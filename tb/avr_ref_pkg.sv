// avr_ref_pkg: reference model of the AVR arithmetic instructions for the
// testbenches. It is written from the arithmetic meaning of each flag (wide
// sums, signed ranges, nibble borrows) rather than from the bit equations
// the ALU uses. Returns {sreg, result}.
package avr_ref_pkg;
  typedef enum int {R_ADD, R_ADC, R_SUB, R_SBC, R_AND, R_OR, R_EOR, R_COM, R_NEG,
                    R_INC, R_DEC, R_LSR, R_ROR, R_ASR, R_SWAP} ref_op_e;

  function automatic logic [15:0] ref_alu(input ref_op_e op, input logic [7:0] a,
                                          input logic [7:0] b, input logic [7:0] s);
    int ua, ub, ci, sa, sb, full, sfull;
    logic [7:0] r;
    logic c, z, n, v, h;
    ua = int'(a); ub = int'(b); ci = int'(s[0]);
    sa = (ua > 127) ? ua - 256 : ua;
    sb = (ub > 127) ? ub - 256 : ub;
    c = s[0]; z = s[1]; n = s[2]; v = s[3]; h = s[5];
    r = a;
    case (op)
      R_ADD, R_ADC: begin
        if (op == R_ADD) ci = 0;
        full = ua + ub + ci; sfull = sa + sb + ci;
        r = 8'(full); c = full > 255; h = ((ua % 16) + (ub % 16) + ci) > 15;
        v = (sfull > 127) || (sfull < -128);
      end
      R_SUB, R_SBC: begin
        if (op == R_SUB) ci = 0;
        full = ua - ub - ci; sfull = sa - sb - ci;
        r = 8'(full); c = full < 0; h = ((ua % 16) - (ub % 16) - ci) < 0;
        v = (sfull > 127) || (sfull < -128);
      end
      R_AND: begin r = a & b; v = 0; end
      R_OR:  begin r = a | b; v = 0; end
      R_EOR: begin r = a ^ b; v = 0; end
      R_COM: begin r = 8'(255 - ua); v = 0; c = 1; end
      R_NEG: begin r = 8'(256 - ua); c = (ua != 0); v = (ua == 128); h = (ua % 16) != 0; end
      R_INC: begin r = 8'(ua + 1); v = (ua == 127); end
      R_DEC: begin r = 8'(ua - 1); v = (ua == 128); end
      R_LSR: begin r = 8'(ua / 2); c = a[0]; end
      R_ROR: begin r = 8'(ua / 2 + 128 * ci); c = a[0]; end
      R_ASR: begin r = 8'((sa - (sa & 1)) / 2); c = a[0]; end
      R_SWAP: r = {a[3:0], a[7:4]};
      default: ;
    endcase
    if (op != R_SWAP) begin
      n = r[7];
      z = (op == R_SBC) ? (s[1] && r == 0) : (r == 0);
      if (op inside {R_LSR, R_ROR, R_ASR}) v = n ^ c;
    end
    return {s[7:6], (op == R_SWAP) ? s[5:0] : {h, n ^ v, v, n, z, c}, r};
  endfunction
endpackage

What you will do
Reproduce the entire listing word for word.

Task result
filename tb/avr_ref_pkg.sv
// avr_ref_pkg: reference model of the AVR arithmetic instructions for the
// testbenches. It is written from the arithmetic meaning of each flag (wide
// sums, signed ranges, nibble borrows) rather than from the bit equations
// the ALU uses. Returns {sreg, result}.
package avr_ref_pkg;
  typedef enum int {R_ADD, R_ADC, R_SUB, R_SBC, R_AND, R_OR, R_EOR, R_COM, R_NEG,
                    R_INC, R_DEC, R_LSR, R_ROR, R_ASR, R_SWAP} ref_op_e;

  function automatic logic [15:0] ref_alu(input ref_op_e op, input logic [7:0] a,
                                          input logic [7:0] b, input logic [7:0] s);
    int ua, ub, ci, sa, sb, full, sfull;
    logic [7:0] r;
    logic c, z, n, v, h;
    ua = int'(a); ub = int'(b); ci = int'(s[0]);
    sa = (ua > 127) ? ua - 256 : ua;
    sb = (ub > 127) ? ub - 256 : ub;
    c = s[0]; z = s[1]; n = s[2]; v = s[3]; h = s[5];
    r = a;
    case (op)
      R_ADD, R_ADC: begin
        if (op == R_ADD) ci = 0;
        full = ua + ub + ci; sfull = sa + sb + ci;
        r = 8'(full); c = full > 255; h = ((ua % 16) + (ub % 16) + ci) > 15;
        v = (sfull > 127) || (sfull < -128);
      end
      R_SUB, R_SBC: begin
        if (op == R_SUB) ci = 0;
        full = ua - ub - ci; sfull = sa - sb - ci;
        r = 8'(full); c = full < 0; h = ((ua % 16) - (ub % 16) - ci) < 0;
        v = (sfull > 127) || (sfull < -128);
      end
      R_AND: begin r = a & b; v = 0; end
      R_OR:  begin r = a | b; v = 0; end
      R_EOR: begin r = a ^ b; v = 0; end
      R_COM: begin r = 8'(255 - ua); v = 0; c = 1; end
      R_NEG: begin r = 8'(256 - ua); c = (ua != 0); v = (ua == 128); h = (ua % 16) != 0; end
      R_INC: begin r = 8'(ua + 1); v = (ua == 127); end
      R_DEC: begin r = 8'(ua - 1); v = (ua == 128); end
      R_LSR: begin r = 8'(ua / 2); c = a[0]; end
      R_ROR: begin r = 8'(ua / 2 + 128 * ci); c = a[0]; end
      R_ASR: begin r = 8'((sa - (sa & 1)) / 2); c = a[0]; end
      R_SWAP: r = {a[3:0], a[7:4]};
      default: ;
    endcase
    if (op != R_SWAP) begin
      n = r[7];
      z = (op == R_SBC) ? (s[1] && r == 0) : (r == 0);
      if (op inside {R_LSR, R_ROR, R_ASR}) v = n ^ c;
    end
    return {s[7:6], (op == R_SWAP) ? s[5:0] : {h, n ^ v, v, n, z, c}, r};
  endfunction
endpackage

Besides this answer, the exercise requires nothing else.